YOUR ASSIGNMENT:
Only lines containing "filename" belong in the answer, each copied from the entries below.
=== RECORDS ===
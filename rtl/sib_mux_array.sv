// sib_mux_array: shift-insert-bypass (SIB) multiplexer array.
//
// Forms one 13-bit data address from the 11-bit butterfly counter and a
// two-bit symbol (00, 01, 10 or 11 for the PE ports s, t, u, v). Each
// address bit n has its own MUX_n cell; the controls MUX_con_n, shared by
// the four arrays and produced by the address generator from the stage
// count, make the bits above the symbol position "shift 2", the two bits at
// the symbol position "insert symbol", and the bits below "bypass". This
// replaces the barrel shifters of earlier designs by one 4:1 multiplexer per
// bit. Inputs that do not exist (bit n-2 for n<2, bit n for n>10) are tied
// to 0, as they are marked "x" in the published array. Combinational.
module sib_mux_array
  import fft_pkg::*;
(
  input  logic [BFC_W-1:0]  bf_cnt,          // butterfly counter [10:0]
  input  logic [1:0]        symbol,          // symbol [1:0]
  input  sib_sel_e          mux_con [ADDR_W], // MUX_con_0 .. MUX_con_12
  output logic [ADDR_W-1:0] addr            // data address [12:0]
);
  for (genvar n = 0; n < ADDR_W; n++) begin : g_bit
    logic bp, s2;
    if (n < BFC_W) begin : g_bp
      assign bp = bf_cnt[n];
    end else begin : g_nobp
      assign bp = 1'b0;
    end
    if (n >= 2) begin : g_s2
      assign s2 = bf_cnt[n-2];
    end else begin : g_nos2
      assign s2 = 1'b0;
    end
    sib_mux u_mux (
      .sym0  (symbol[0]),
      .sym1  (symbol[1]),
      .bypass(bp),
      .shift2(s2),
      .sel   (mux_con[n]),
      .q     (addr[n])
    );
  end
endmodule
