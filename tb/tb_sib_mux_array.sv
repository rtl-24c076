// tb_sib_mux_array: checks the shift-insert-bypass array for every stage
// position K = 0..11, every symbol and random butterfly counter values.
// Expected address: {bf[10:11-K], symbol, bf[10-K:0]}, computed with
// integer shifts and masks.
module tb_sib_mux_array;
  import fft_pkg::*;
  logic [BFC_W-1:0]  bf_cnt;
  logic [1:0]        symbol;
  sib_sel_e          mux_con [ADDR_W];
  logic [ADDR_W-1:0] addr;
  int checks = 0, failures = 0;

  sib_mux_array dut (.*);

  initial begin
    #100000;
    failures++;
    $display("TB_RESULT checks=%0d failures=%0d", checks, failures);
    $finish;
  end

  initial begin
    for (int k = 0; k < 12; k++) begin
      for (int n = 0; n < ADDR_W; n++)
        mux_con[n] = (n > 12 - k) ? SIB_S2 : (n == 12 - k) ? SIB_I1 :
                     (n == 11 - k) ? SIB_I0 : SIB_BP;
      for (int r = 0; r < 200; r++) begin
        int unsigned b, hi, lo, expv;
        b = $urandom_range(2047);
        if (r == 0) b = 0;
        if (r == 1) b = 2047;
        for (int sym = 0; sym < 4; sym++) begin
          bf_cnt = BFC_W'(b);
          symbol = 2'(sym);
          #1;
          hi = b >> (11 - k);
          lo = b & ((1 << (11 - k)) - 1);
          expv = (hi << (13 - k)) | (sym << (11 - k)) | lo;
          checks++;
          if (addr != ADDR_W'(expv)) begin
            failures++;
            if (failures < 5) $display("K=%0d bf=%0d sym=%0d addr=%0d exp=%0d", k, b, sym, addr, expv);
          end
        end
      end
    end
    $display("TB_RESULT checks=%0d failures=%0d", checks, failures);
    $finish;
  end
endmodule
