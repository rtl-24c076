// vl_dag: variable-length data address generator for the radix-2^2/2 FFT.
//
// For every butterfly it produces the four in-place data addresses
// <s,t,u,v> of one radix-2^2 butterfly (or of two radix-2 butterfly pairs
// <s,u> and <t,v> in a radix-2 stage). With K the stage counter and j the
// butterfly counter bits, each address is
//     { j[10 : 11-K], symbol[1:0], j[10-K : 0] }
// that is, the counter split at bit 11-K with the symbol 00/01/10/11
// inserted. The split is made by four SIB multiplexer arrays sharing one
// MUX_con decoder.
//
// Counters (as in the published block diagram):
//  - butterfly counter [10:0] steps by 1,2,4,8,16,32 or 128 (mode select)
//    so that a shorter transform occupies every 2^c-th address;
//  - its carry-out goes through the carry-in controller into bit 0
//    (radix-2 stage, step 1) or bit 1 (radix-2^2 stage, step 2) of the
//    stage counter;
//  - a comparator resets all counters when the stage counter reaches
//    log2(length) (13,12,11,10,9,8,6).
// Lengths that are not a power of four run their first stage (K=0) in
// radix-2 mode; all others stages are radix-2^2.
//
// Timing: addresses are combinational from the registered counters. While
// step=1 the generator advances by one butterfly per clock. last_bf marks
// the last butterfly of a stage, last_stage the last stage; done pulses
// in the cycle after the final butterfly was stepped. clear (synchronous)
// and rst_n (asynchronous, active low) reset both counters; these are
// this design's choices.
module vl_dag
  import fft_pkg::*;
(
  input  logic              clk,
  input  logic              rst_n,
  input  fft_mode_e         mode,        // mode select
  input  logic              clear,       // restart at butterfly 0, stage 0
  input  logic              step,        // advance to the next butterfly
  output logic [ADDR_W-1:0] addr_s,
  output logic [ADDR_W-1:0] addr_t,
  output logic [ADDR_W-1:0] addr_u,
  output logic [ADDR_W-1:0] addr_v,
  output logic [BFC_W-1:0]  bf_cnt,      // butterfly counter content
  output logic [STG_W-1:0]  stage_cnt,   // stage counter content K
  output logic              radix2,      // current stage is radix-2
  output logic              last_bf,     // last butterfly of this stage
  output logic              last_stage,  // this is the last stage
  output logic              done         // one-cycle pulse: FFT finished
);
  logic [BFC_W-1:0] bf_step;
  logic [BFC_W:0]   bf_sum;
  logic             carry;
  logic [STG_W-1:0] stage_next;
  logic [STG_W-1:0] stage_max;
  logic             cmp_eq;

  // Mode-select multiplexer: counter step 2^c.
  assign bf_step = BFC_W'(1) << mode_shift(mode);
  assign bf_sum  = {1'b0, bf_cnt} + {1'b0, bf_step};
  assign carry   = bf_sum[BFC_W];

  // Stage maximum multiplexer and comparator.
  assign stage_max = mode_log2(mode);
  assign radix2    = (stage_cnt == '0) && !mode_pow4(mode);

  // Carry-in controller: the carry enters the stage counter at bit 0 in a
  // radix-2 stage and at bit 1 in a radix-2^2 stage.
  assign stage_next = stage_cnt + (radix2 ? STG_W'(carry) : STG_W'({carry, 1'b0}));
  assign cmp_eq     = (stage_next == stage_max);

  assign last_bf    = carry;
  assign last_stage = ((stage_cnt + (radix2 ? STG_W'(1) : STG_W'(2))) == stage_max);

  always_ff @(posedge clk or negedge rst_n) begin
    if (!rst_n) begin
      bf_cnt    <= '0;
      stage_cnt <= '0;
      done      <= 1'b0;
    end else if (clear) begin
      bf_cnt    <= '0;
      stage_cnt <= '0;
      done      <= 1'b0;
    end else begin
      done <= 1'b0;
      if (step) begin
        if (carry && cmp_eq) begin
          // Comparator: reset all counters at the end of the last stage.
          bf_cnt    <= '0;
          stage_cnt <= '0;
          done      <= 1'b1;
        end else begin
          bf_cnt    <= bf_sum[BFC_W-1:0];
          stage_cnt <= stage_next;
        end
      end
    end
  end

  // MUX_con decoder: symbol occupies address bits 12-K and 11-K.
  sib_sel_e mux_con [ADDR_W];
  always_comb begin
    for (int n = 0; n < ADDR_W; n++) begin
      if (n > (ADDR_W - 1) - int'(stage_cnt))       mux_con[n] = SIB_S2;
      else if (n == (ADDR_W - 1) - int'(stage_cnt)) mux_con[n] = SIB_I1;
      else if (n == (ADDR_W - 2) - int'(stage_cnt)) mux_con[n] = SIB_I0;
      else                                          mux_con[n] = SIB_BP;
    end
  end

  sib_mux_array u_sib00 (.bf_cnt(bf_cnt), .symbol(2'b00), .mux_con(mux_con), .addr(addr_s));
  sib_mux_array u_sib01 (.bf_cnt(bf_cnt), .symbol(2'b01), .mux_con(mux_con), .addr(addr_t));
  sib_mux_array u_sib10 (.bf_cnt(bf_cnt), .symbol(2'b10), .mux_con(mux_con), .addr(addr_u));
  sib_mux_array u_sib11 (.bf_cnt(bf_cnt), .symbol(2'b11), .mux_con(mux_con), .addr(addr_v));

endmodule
===
WRITTEN SOLUTION:
filename rtl/sib_mux_array.sv
filename tb/tb_sib_mux_array.sv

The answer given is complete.